**EXERCISE PROMPT:** The lines to copy are those in the records below that hold the word "packet".

** Opening SOURCE DATA block **

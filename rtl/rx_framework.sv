// rx_framework -- single RX data path: 400G Ethernet to many host DMA channels.
//
// Received frames go from a wide MII stream into host memory, spread over
// CHANNELS independent DMA ring buffers, with up to PPC frames per clock
// cycle.  Data takes one BUFFER -> CROSSBAR -> BUFFER path:
//
//   MII -> mii_decoder -> data_buffer --+
//              |                        +--> crossbar -> dma_buffer -> pcie_axi_wr -> PCIe
//              +-> process -> header_buffer
//                     |
//                     +-> packet instruction FIFO -> dma_ctrl -> pipe -> scheduler
//
// The decoder writes every word holding frame bytes into the data buffer
// and reports each frame to the application core (process), which picks a
// DMA channel, writes a header and queues a packet instruction.  The DMA
// controller checks ring space, then the scheduler plans how each frame's
// 8-byte blocks are copied by the crossbar into PCI Express write
// transactions in the shared DMA buffer, collision-free, and releases a
// transaction to the DMA controller once all its blocks are in.  The
// PCI Express side reads it out, sends it, and returns the slot id to the
// free-id FIFO.  The only per-channel state is a few counters in the
// scheduler and DMA controller; all buffers are shared by all channels.
//
// Ports: MII receive word (rxd, rxc) every cycle; a configuration bus for the
// DMA channels (see dma_ctrl); the outgoing PCI Express write stream (see
// pcie_axi_wr); counters of frames lost for lack of buffer space
// (discarded) or ring space (dropped).  Defaults are the 400 Gb/s setting:
// 1024-bit words, 2 frames per cycle, 256 channels, 256-byte PCI Express
// payload, 4 KiB pages.
module rx_framework
  import rxfw_pkg::*;
#(
  parameter int unsigned DATA_W     = 1024,
  parameter int unsigned PPC        = 2,
  parameter int unsigned CHANNELS   = 256,
  parameter int unsigned PCIE_MTU   = 256,
  parameter int unsigned PAGE       = 4096,
  parameter int unsigned NUM_TRS    = 64,
  parameter int unsigned DBUF_WORDS = 512,
  parameter int unsigned ETH_MTU    = 1518,
  parameter int unsigned HDR_LEN    = 8,
  parameter int unsigned TIMEOUT    = 1024,
  parameter int unsigned PKT_FIFO   = 64
) (
  input  logic                clk,
  input  logic                rst,
  // MII receive
  input  logic [DATA_W-1:0]   rxd,
  input  logic [DATA_W/8-1:0] rxc,
  // DMA channel configuration
  input  logic                cfg_we,
  input  logic [$clog2(CHANNELS)+1:0] cfg_addr,
  input  logic [63:0]         cfg_wdata,
  output logic [63:0]         cfg_rdata,
  // PCI Express write stream
  output logic                tvalid,
  input  logic                tready,
  output logic [DATA_W-1:0]   tdata,
  output logic [DATA_W/8-1:0] tkeep,
  output logic                tsop,
  output logic                tlast,
  output logic [63:0]         tuser_addr,
  output logic [15:0]         tuser_len,
  output logic [15:0]         tuser_chan,
  // statistics
  output logic [31:0]         discarded,
  output logic [31:0]         dropped
);
  localparam int unsigned NCOL   = DATA_W / 64;
  localparam int unsigned DAW    = $clog2(DBUF_WORDS);
  localparam int unsigned ROWS   = (PCIE_MTU / (DATA_W / 8) > 0) ? PCIE_MTU / (DATA_W / 8) : 1;
  localparam int unsigned DMA_D  = NUM_TRS * ROWS;
  localparam int unsigned MAW    = (DMA_D > 1) ? $clog2(DMA_D) : 1;
  localparam int unsigned RGW    = $clog2(PPC > 1 ? PPC : 2);

  // ------------------------------------------------------------ decoder
  wptr_t             rd_ptr, wr_ptr, buf_wptr;
  logic              buf_we, room_ok;
  logic [DATA_W-1:0] buf_wdata;
  logic [PPC-1:0]    meta_valid;
  dec_meta_t         meta [PPC];

  mii_decoder #(.DATA_W(DATA_W), .PPC(PPC), .DBUF_WORDS(DBUF_WORDS), .ETH_MTU(ETH_MTU)) u_dec (
    .clk, .rst, .rxd, .rxc, .rd_ptr, .room_ok,
    .buf_we, .buf_wptr, .buf_wdata, .meta_valid, .meta, .discarded, .wr_ptr
  );

  // ------------------------------------------------------------ buffers
  logic [DAW-1:0] dbuf_raddr [NCOL], hbuf_raddr [NCOL];
  logic [63:0]    dbuf_rdata [NCOL], hbuf_rdata [NCOL];

  data_buffer #(.DATA_W(DATA_W), .DEPTH(DBUF_WORDS)) u_dbuf (
    .clk, .we(buf_we), .waddr(buf_wptr[DAW-1:0]), .wdata(buf_wdata),
    .raddr(dbuf_raddr), .rdata(dbuf_rdata)
  );

  logic [PPC-1:0]        hb_we;
  logic [DAW-1:0]        hb_waddr [PPC];
  logic [RGW-1:0]        hb_wregion [PPC];
  logic [DATA_W/PPC-1:0] hb_wdata [PPC];
  logic [NCOL/PPC-1:0]   hb_wblk_en [PPC];

  header_buffer #(.DATA_W(DATA_W), .PPC(PPC), .DEPTH(DBUF_WORDS)) u_hbuf (
    .clk, .we(hb_we), .waddr(hb_waddr), .wregion(hb_wregion), .wdata(hb_wdata),
    .wblk_en(hb_wblk_en), .raddr(hbuf_raddr), .rdata(hbuf_rdata)
  );

  // ------------------------------------------------------------ application
  logic [PPC-1:0] pi_valid;
  pkt_instr_t     pi [PPC];

  process #(.DATA_W(DATA_W), .PPC(PPC), .CHANNELS(CHANNELS), .DBUF_WORDS(DBUF_WORDS),
            .HDR_LEN(HDR_LEN)) u_proc (
    .clk, .rst, .meta_valid, .meta,
    .hb_we, .hb_waddr, .hb_wregion, .hb_wdata, .hb_wblk_en,
    .pi_valid, .pi
  );

  // packet instruction FIFO; frames still inside the decoder and the
  // application need room too
  logic       pq_empty, pq_rd;
  pkt_instr_t pq_out;
  logic [$clog2(PKT_FIFO+1)-1:0] pq_cnt;
  fifo_mw #(.T(pkt_instr_t), .WP(PPC), .DEPTH(PKT_FIFO)) u_pkt_fifo (
    .clk, .rst, .wr_en(pi_valid), .wr_data(pi), .rd_en(pq_rd), .rd_data(pq_out),
    .empty(pq_empty), .count(pq_cnt)
  );
  assign room_ok = 32'(pq_cnt) + 32'(4 * PPC + 2) <= 32'(PKT_FIFO);

  // ------------------------------------------------------------ DMA control
  logic       dc_valid, dc_ready, dc_in_ready;
  pkt_instr_t dc_pkt;
  logic       s_valid, s_ready;
  pkt_instr_t s_pkt;
  logic       trs_valid, trs_ready;
  trs_t       trs;
  logic       req_valid, req_ready;
  trs_req_t   req;

  dma_ctrl #(.CHANNELS(CHANNELS)) u_dma (
    .clk, .rst, .cfg_we, .cfg_addr, .cfg_wdata, .cfg_rdata,
    .in_valid(!pq_empty), .in_ready(dc_in_ready), .in_pkt(pq_out),
    .out_valid(dc_valid), .out_ready(dc_ready), .out_pkt(dc_pkt),
    .trs_valid, .trs_ready, .trs, .req_valid, .req_ready, .req, .dropped
  );
  assign pq_rd = !pq_empty && dc_in_ready;

  pipe #(.T(pkt_instr_t)) u_pipe (
    .clk, .rst, .in_data(dc_pkt), .in_src_rdy(dc_valid), .in_dst_rdy(dc_ready),
    .out_data(s_pkt), .out_src_rdy(s_valid), .out_dst_rdy(s_ready)
  );

  // ------------------------------------------------------------ scheduler
  logic        fid_valid, fid_pop, fid_full, fid_af, fq_empty, free_wr;
  logic [15:0] fid, free_id;
  logic [$clog2(NUM_TRS+1)-1:0] fq_cnt;
  logic [NCOL-1:0] pl_valid;
  crb_t            pl_crb [NCOL];
  logic            barrier;

  fifo #(.T(logic [15:0]), .DEPTH(NUM_TRS)) u_free_fifo (
    .clk, .rst, .wr_en(free_wr), .wr_data(free_id), .rd_en(fid_pop), .rd_data(fid),
    .empty(fq_empty), .full(fid_full), .almost_full(fid_af), .count(fq_cnt)
  );
  assign fid_valid = !fq_empty;

  scheduler #(.DATA_W(DATA_W), .PPC(PPC), .CHANNELS(CHANNELS), .PCIE_MTU(PCIE_MTU),
              .PAGE(PAGE), .NUM_TRS(NUM_TRS), .TIMEOUT(TIMEOUT)) u_sch (
    .clk, .rst,
    .pkt_valid(s_valid), .pkt_ready(s_ready), .pkt(s_pkt),
    .fid_valid, .fid, .fid_pop,
    .trs_valid, .trs_ready, .trs,
    .pl_valid, .pl_crb, .rd_ptr, .barrier
  );

  // ------------------------------------------------------------ crossbar
  logic           dma_we    [NCOL];
  logic [MAW-1:0] dma_waddr [NCOL];
  logic [63:0]    dma_wdata [NCOL];
  logic [MAW-1:0] dma_raddr;
  logic [DATA_W-1:0] dma_rdata;

  crossbar #(.DATA_W(DATA_W), .DBUF_WORDS(DBUF_WORDS), .DMA_DEPTH(DMA_D)) u_xbar (
    .clk, .rst, .pl_valid, .pl_crb,
    .dbuf_raddr, .dbuf_rdata, .hbuf_raddr, .hbuf_rdata,
    .dma_we, .dma_waddr, .dma_wdata
  );

  dma_buffer #(.DATA_W(DATA_W), .PCIE_MTU(PCIE_MTU), .NUM_TRS(NUM_TRS)) u_dmabuf (
    .clk, .we(dma_we), .waddr(dma_waddr), .wdata(dma_wdata),
    .raddr(dma_raddr), .rdata(dma_rdata)
  );

  // ------------------------------------------------------------ PCI Express
  pcie_axi_wr #(.DATA_W(DATA_W), .PCIE_MTU(PCIE_MTU), .NUM_TRS(NUM_TRS)) u_axi (
    .clk, .rst, .req_valid, .req_ready, .req,
    .raddr(dma_raddr), .rdata(dma_rdata), .free_wr, .free_id,
    .tvalid, .tready, .tdata, .tkeep, .tsop, .tlast, .tuser_addr, .tuser_len, .tuser_chan
  );
endmodule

** Closing SOURCE DATA block **

**EXERCISE OUTPUT:**
//                     +-> packet instruction FIFO -> dma_ctrl -> pipe -> scheduler
// DMA channel, writes a header and queues a packet instruction.  The DMA
  // packet instruction FIFO; frames still inside the decoder and the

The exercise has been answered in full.